# Cleaning /tmp

## enx89

Da un po' di tempo quando booto il sistema ci mette un sacco di tempo a fare il Cleaning di /tmp. Perchè? Ci mette anche 5 minuti!

Grazie ENx

----------

## Ginko

Hai per caso un proxy che ha la cache su /tmp o qualcosa di simile?

A me e' successo che avevo messo la cache del reverse proxy su /var/tmp, che veniva pulita ad ogni reboot. 

Visto la grande quantita' di directory nella cache, anche se non c'erano file da cancellare, la sola ricerca impiegava parecchi minuti.

--Gianluca

----------

## enx89

La directory /tmp non l'ho toccata, e non un proxy o qualcosa che faccia della cache molto grossa, i soliti programmi di linux.

Cmq non mi succede sempre, qualche rara volta lo fa subito e non ne capisco il perchè  :Sad: 

ENx

----------

## cerri

Cosa c'e' nella tua tmp?

----------

## enx89

 *cerri wrote:*   

> Cosa c'e' nella tua tmp?

 

Booooooooooohh!!!! Ci sono i file temporanei che mettono i vari programmi che uso, suppongo! Niente di particolare, i soliti kde (e relativi programmini annessi), k3b per masterizzare, phoenix per il web e Eclipse per sviluppare.

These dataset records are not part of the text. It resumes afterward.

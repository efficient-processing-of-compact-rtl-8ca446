// pw_engine: pointwise (1x1) convolution engine with folded BN and ReLU.
//
// The engine takes one pixel (all input channels) per transaction and
// returns the same pixel with all output channels. It has PAR_OUT lanes; each
// lane owns a vector of PAR_IN multipliers, an adder tree and an accumulator
// register, followed by BN and ReLU, as in the pointwise engines of the
// bottleneck pipeline. In each cycle every lane multiplies PAR_IN input
// channels with their weights and adds the tree's sum to its accumulator, so
// an output channel is finished after ceil(cin/PAR_IN) cycles and the whole
// pixel after ceil(cin/PAR_IN)*ceil(cout/PAR_OUT) cycles.
//
// The channel counts are runtime inputs (cfg_cin <= CIN_MAX, cfg_cout <=
// COUT_MAX), so the same module serves as a dedicated per-layer engine (the
// configuration tied to constants) and as the reusable engine that runs many
// layers. Weights and BN parameters live in on-chip registers written through
// the wt_* and bn_* ports; a reusable engine has them rewritten before each
// layer. Output channels at or above cfg_cout read as zero.
//
// Interface: valid/ready on both streams. Timing: the input is accepted in
// state IDLE, the result is offered one cycle after the last MAC cycle and
// held until out_ready; a pixel therefore occupies the engine for
// ceil(cin/PAR_IN)*ceil(cout/PAR_OUT) + 2 cycles when the output is not
// stalled. Lane counts, widths and the sequential schedule are this design's
// own choices; the lane structure (multipliers, adder tree, accumulator, BN,
// ReLU) follows the engine drawings.
module pw_engine
  import fibha_pkg::*;
#(
  parameter int unsigned CIN_MAX  = 8,
  parameter int unsigned COUT_MAX = 16,
  parameter int unsigned PAR_IN   = 4,
  parameter int unsigned PAR_OUT  = 2
) (
  input  logic                          clk,
  input  logic                          rst_n,
  // configuration (hold stable while a pixel is in flight)
  input  logic [$clog2(CIN_MAX+1)-1:0]  cfg_cin,
  input  logic [$clog2(COUT_MAX+1)-1:0] cfg_cout,
  input  logic                          cfg_relu,
  // weight and BN parameter write ports
  input  logic                          wt_we,
  input  logic [$clog2(COUT_MAX)-1:0]   wt_co,
  input  logic [$clog2(CIN_MAX)-1:0]    wt_ci,
  input  act_t                          wt_data,
  input  logic                          bn_we,
  input  logic [$clog2(COUT_MAX)-1:0]   bn_co,
  input  bn_t                           bn_data,
  // input pixel stream
  input  logic                          in_valid,
  output logic                          in_ready,
  input  act_t [CIN_MAX-1:0]            in_data,
  // output pixel stream
  output logic                          out_valid,
  input  logic                          out_ready,
  output act_t [COUT_MAX-1:0]           out_data
);
  localparam int unsigned NCI_MAX = (CIN_MAX + PAR_IN - 1) / PAR_IN;
  localparam int unsigned NCO_MAX = (COUT_MAX + PAR_OUT - 1) / PAR_OUT;
  localparam int unsigned CIW = $clog2(NCI_MAX + 1);
  localparam int unsigned COW = $clog2(NCO_MAX + 1);

  typedef enum logic [1:0] {S_IDLE, S_RUN, S_OUT} state_e;
  state_e state;

  act_t w   [COUT_MAX][CIN_MAX];
  bn_t  bnp [COUT_MAX];

  act_t [CIN_MAX-1:0]  x;
  act_t [COUT_MAX-1:0] y;
  acc_t                acc [PAR_OUT];
  logic [CIW-1:0]      ci_blk;
  logic [COW-1:0]      co_blk;
  logic [CIW-1:0]      nci;
  logic [COW-1:0]      nco;

  assign nci = CIW'((32'(cfg_cin) + PAR_IN - 1) / PAR_IN);
  assign nco = COW'((32'(cfg_cout) + PAR_OUT - 1) / PAR_OUT);

  always_ff @(posedge clk) begin
    if (wt_we) w[wt_co][wt_ci] <= wt_data;
    if (bn_we) bnp[bn_co]      <= bn_data;
  end

  // MAC lanes
  acc_t [PAR_IN-1:0] prod    [PAR_OUT];
  acc_t              tree    [PAR_OUT];
  acc_t              acc_nxt [PAR_OUT];
  act_t              res     [PAR_OUT];
  bn_t               lane_bn [PAR_OUT];

  for (genvar l = 0; l < PAR_OUT; l++) begin : g_lane
    always_comb begin
      int unsigned co;
      co = 32'(co_blk) * PAR_OUT + l;
      for (int p = 0; p < PAR_IN; p++) begin
        int unsigned ci;
        ci = 32'(ci_blk) * PAR_IN + p;
        if (ci < 32'(cfg_cin) && co < COUT_MAX && ci < CIN_MAX)
          prod[l][p] = acc_t'(x[ci]) * acc_t'(w[co][ci]);
        else
          prod[l][p] = '0;
      end
      lane_bn[l] = (co < COUT_MAX) ? bnp[co] : '0;
    end
    adder_tree #(.N(PAR_IN)) u_tree (.in(prod[l]), .sum(tree[l]));
    assign acc_nxt[l] = acc[l] + tree[l];
    bn_relu u_bn (.acc(acc_nxt[l]), .bn(lane_bn[l]), .relu_en(cfg_relu), .y(res[l]));
  end

  always_ff @(posedge clk or negedge rst_n) begin
    if (!rst_n) begin
      state  <= S_IDLE;
      ci_blk <= '0;
      co_blk <= '0;
      x      <= '0;
      y      <= '0;
      for (int l = 0; l < PAR_OUT; l++) acc[l] <= '0;
    end else begin
      unique case (state)
        S_IDLE: if (in_valid) begin
          x      <= in_data;
          y      <= '0;
          ci_blk <= '0;
          co_blk <= '0;
          for (int l = 0; l < PAR_OUT; l++) acc[l] <= '0;
          state  <= S_RUN;
        end
        S_RUN: begin
          if (ci_blk == nci - 1'b1) begin
            for (int l = 0; l < PAR_OUT; l++) begin
              int unsigned co;
              co = 32'(co_blk) * PAR_OUT + l;
              if (co < 32'(cfg_cout) && co < COUT_MAX) y[co] <= res[l];
              acc[l] <= '0;
            end
            ci_blk <= '0;
            if (co_blk == nco - 1'b1) state <= S_OUT;
            else                      co_blk <= co_blk + 1'b1;
          end else begin
            for (int l = 0; l < PAR_OUT; l++) acc[l] <= acc_nxt[l];
            ci_blk <= ci_blk + 1'b1;
          end
        end
        S_OUT: if (out_ready) state <= S_IDLE;
        default: state <= S_IDLE;
      endcase
    end
  end

  assign in_ready  = (state == S_IDLE);
  assign out_valid = (state == S_OUT);
  assign out_data  = y;

  // an accepted output may not change until it is taken
  a_out_stable: assert property (@(posedge clk) disable iff (!rst_n)
    out_valid && !out_ready |=> out_valid && $stable(out_data));
endmodule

Questo e quanto  :Sad:   :Sad:   :Sad:  . Qualche tempo fa ci metteva sempre pochissimo a fare il "Cleaning /tmp directory" ma e` da un po' di tempo che spesso ci mette una vita! Ci puo` essere qualche programma che impesta la suddetta directory?

ENx

----------

## Ginko

 *enx89 wrote:*   

> Ci puo` essere qualche programma che impesta la suddetta directory?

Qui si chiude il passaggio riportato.